Support groups don't extend survival of metastatic breast cancer patients, Stanford study finds
STANFORD, Calif. - A new study from a team of Stanford University School of Medicine researchers led by David Spiegel, MD, shows that participating in support groups doesn't extend the lives of women with metastatic breast cancer. The results differ from oft-cited previous findings by Spiegel that showed group psychotherapy extended survival time.
The newest research did, however, confirm that support groups improved quality of life for the participants, and showed a survival benefit for a subgroup of patients with an aggressive form of breast cancer.
"We didn't confirm earlier observations that group psychotherapy extends overall survival for women with metastatic breast cancer, but we did again show a positive effect on mood and pain," said Spiegel, professor and associate chair of psychiatry and behavioral sciences. "I still very much believe this type of therapy is crucial to cancer care."
Spiegel is well-known for his work on support groups for cancer patients. His studies and others have previously shown the groups can lead to better coping, improved mood, and reduced pain, depression and anxiety for cancer patients. When Spiegel started his research in the 1970s, virtually no cancer patients were in support groups, he said, but now the therapy is a much more accepted part of cancer care.

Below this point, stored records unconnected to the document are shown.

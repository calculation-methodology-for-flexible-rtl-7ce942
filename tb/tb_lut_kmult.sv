// Testbench of the LUT k-multiplication table (k = 8, 16 ports): reads
// every one of the 65536 entries, spreading consecutive addresses over all
// ports so each port is exercised, and compares each word with x * y.
module tb_lut_kmult;
  localparam int K = 8, NP = 16;
  logic [K-1:0]   x [NP];
  logic [K-1:0]   y [NP];
  logic [2*K-1:0] p [NP];
  int checks = 0, failures = 0;

  lut_kmult #(.K(K), .NPORTS(NP)) dut (.x(x), .y(y), .p(p));

  initial begin
    #100000;
    failures++;
    $display("watchdog expired");
    $display("TB_RESULT checks=%0d failures=%0d", checks, failures);
    $finish;
  end

  initial begin
    #1;
    for (int base = 0; base < 65536; base += NP) begin
      for (int i = 0; i < NP; i++) begin
        // rotate the address-to-port mapping so every port sees all values
        int addr;
        addr = base + ((i + base / NP) % NP);
        x[i] = K'(addr >> K);
        y[i] = K'(addr);
      end
      #1;
      for (int i = 0; i < NP; i++) begin
        checks++;
        if (p[i] !== 16'(int'(x[i]) * int'(y[i]))) begin
          failures++;
          if (failures < 10) $display("port %0d: %0d*%0d gave %0d", i, x[i], y[i], p[i]);
        end
      end
    end
    $display("TB_RESULT checks=%0d failures=%0d", checks, failures);
    $finish;
  end
endmodule
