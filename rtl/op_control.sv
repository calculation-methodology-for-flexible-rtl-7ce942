// Operation control: translates the application condition into the
// selection code of the flexible multiplier.
//
// It is a purely combinational coder, as the architecture asks for: three
// magnitude comparisons of the speed of the moving object against the
// interval bounds of the application example (0-32, 32-64, 64-96, 96-150)
// give one of four selections. The faster the object, the fewer partial
// products are combined:
//   speed <  TH1         -> SEL_4 (complete product)
//   TH1 <= speed < TH2   -> SEL_3
//   TH2 <= speed < TH3   -> SEL_2
//   speed >= TH3         -> SEL_1 (first and last partial product)
// The bounds and the stage counts per interval follow the application
// example. A speed that sits exactly on a bound goes to the upper interval,
// and speeds above 150 use the fastest selection: both are choices of this
// design. Interface: speed (SPEED_W bits, unsigned), sel (flex_pkg::sel_t).
// No clock; output settles one comparator delay after the input.
module op_control
  import flex_pkg::*;
#(
  parameter int unsigned SPEED_W = 8,
  parameter int unsigned TH1     = 32,
  parameter int unsigned TH2     = 64,
  parameter int unsigned TH3     = 96
) (
  input  logic [SPEED_W-1:0] speed,
  output sel_t               sel
);

  always_comb begin
    if (32'(speed) < TH1)      sel = SEL_4;
    else if (32'(speed) < TH2) sel = SEL_3;
    else if (32'(speed) < TH3) sel = SEL_2;
    else                       sel = SEL_1;
  end

endmodule
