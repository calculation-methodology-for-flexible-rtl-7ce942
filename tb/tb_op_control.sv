// Testbench of the operation control: every speed 0..255 is applied and
// the selection compared with the interval table of the application
// example ([0,32) complete product ... [96,150] and above one stage).
module tb_op_control;
  import flex_pkg::*;
  logic [7:0] speed;
  sel_t       sel;
  int checks = 0, failures = 0;

  op_control dut (.speed(speed), .sel(sel));

  initial begin
    #100000;
    failures++;
    $display("TB_RESULT checks=%0d failures=%0d", checks, failures);
    $finish;
  end

  initial begin
    int stages;
    for (int v = 0; v < 256; v++) begin
      speed = 8'(v);
      #1;
      if (v < 32) stages = 4;
      else if (v < 64) stages = 3;
      else if (v < 96) stages = 2;
      else stages = 1;
      checks++;
      if (int'(sel) + 1 != stages) begin
        failures++;
        $display("FAIL speed %0d: %0d stages, expected %0d", v, int'(sel) + 1, stages);
      end
    end
    $display("TB_RESULT checks=%0d failures=%0d", checks, failures);
    $finish;
  end
endmodule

"Almost every cancer center, including Stanford's, offers some sort of support group," he pointed out.
In 1989, Spiegel garnered the attention of oncologists and others when he published a study in the journal The Lancet showing dramatic benefits of support groups. Hisstudy of 86 metastatic breast cancer patients found those women who were randomly assigned to attend support groups for one year experienced less depression and pain and also wound up living 18 months longer (37 vs. 19 months) than those who weren't. "We were shocked when we saw the magnitude of the effect," Spiegel told the New York Times that year.

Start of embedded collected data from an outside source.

// tb_weight_combine: self-checking test of the theta blend of LS and SNR
// weights, including the end points theta = 0 and theta = 1 and a value
// outside [0, 1] with saturation-free operands.
module tb_weight_combine;
  import bf_pkg::*;

  localparam int M = 4;
  fx_t  theta;
  cfx_t w_ls [M], w_snr [M], w [M];
  int checks = 0, failures = 0;

  weight_combine #(.M(M)) dut (.*);

  initial begin
    #1_000_000;
    failures++;
    $display("watchdog expired");
    $display("TB_RESULT checks=%0d failures=%0d", checks, failures);
    $finish;
  end

  function automatic real rnd(real a);
    return ($itor($urandom_range(0, 20000)) - 10000.0) / 10000.0 * a;
  endfunction
  function automatic fx_t tofx(real r);
    return fx_t'($rtoi(r * 1048576.0));
  endfunction
  function automatic real fromfx(fx_t v);
    return $itor(v) / 1048576.0;
  endfunction

  initial begin
    real th, er, ei;
    for (int t = 0; t < 50; t++) begin
      th = (t == 0) ? 0.0 : (t == 1) ? 1.0 : (t == 2) ? 1.5 : 0.5 + rnd(0.5);
      theta = tofx(th); th = fromfx(theta);
      for (int i = 0; i < M; i++) begin
        w_ls[i].re = tofx(rnd(4.0));  w_ls[i].im = tofx(rnd(4.0));
        w_snr[i].re = tofx(rnd(1.0)); w_snr[i].im = tofx(rnd(1.0));
      end
      #1;
      for (int i = 0; i < M; i++) begin
        er = th * fromfx(w_ls[i].re) + (1.0 - th) * fromfx(w_snr[i].re);
        ei = th * fromfx(w_ls[i].im) + (1.0 - th) * fromfx(w_snr[i].im);
        checks++;
        if ((fromfx(w[i].re) - er) ** 2 + (fromfx(w[i].im) - ei) ** 2 > 1e-11) begin
          failures++;
          $display("theta %f w[%0d] got (%f,%f) expected (%f,%f)", th, i,
                   fromfx(w[i].re), fromfx(w[i].im), er, ei);
        end
      end
    end
    $display("TB_RESULT checks=%0d failures=%0d", checks, failures);
    $finish;
  end
endmodule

In the years since, numerous researchers have attempted to replicate Spiegel's findings, with mixed results. According to Spiegel, four other published trials found that the therapy produced both psychological and survival benefits; this includes a recently published Journal of Clinical Oncology study with a 10-year follow-up. Six published studies, including a 2001 New England Journal of Medicine study involving 235 metastatic breast cancer patients, found that group therapy helped improve quality of life but did not lengthen survival.
Spiegel launched the latest prospective study in 1991, tracking 125 metastatic breast cancer patients for periods of up to 10 years in an effort to replicate his original findings. The women, whose cancers were comparable in type and prognosis, were randomly assigned to either group support, psychotherapy and educational materials, or to educational materials alone. The 64 women assigned to group support met for 90 minutes once a week for at least one year; some participated for as long as 10 years. Spiegel recalls one participant remarking, "This group is the least superficial thing I do in my life."
After tracking the women for more than a decade, Spiegel and his colleagues found an improvement in the therapy participants' level of distress, anxiety and pain. They did not, however, find a difference in overall survival between those women who attended therapy and those who didn't. The women who attended group therapy had a median survival of 31 months, and the group that received education materials alone survived a median of 33 months.
"The big question was whether there was an overall survival advantage for those people in therapy, and the answer was no," said Spiegel. "I was surprised and a little disappointed by the findings."
One possibility for the difference between his earlier study and this one, Spiegel said, is that both the medical treatments and the emotional climate for breast cancer patients have improved dramatically, making it more likely for patients to live longer even without the benefit of psychotherapy.
Spiegel notes that he and his colleagues did find psychotherapy benefited women with estrogen receptive-negative tumors, an aggressive type of breast cancer that fails to respond to the newest hormonal treatments. These women - who comprised 20 percent of the study group - had a median survival of almost 30 months, which was 21 months longer than those who received educational literature alone.
"Had we not found this sub-group effect, I might have said we're done doing research in this area," said Spiegel. "But this finding looks really interesting, and it's something to continue studying."
Spiegel said that despite the overall findings on survival, it remains "very clear" that support groups provide great benefits to cancer patients and should be an important part of treatment. "I've never told my patients to join a support group because it makes you live longer - I've said to do it because it helps you to live better," he said.
Spiegel's Stanford collaborators include: Lisa D. Butler, PhD; Janine Giese-Davis, PhD; Cheryl Koopman, PhD; Elaine Miller, RN, MPH; Sue DiMiceli; Catherine Classen, PhD; Patricia Fobair, LCSW, MPH; Robert Carlson, MD; and Helena Kraemer, PhD. The study was funded by the National Institute of Mental Health, the American Cancer Society, the John D. and Catherine T. MacArthur Foundation and the Fetzer Institute.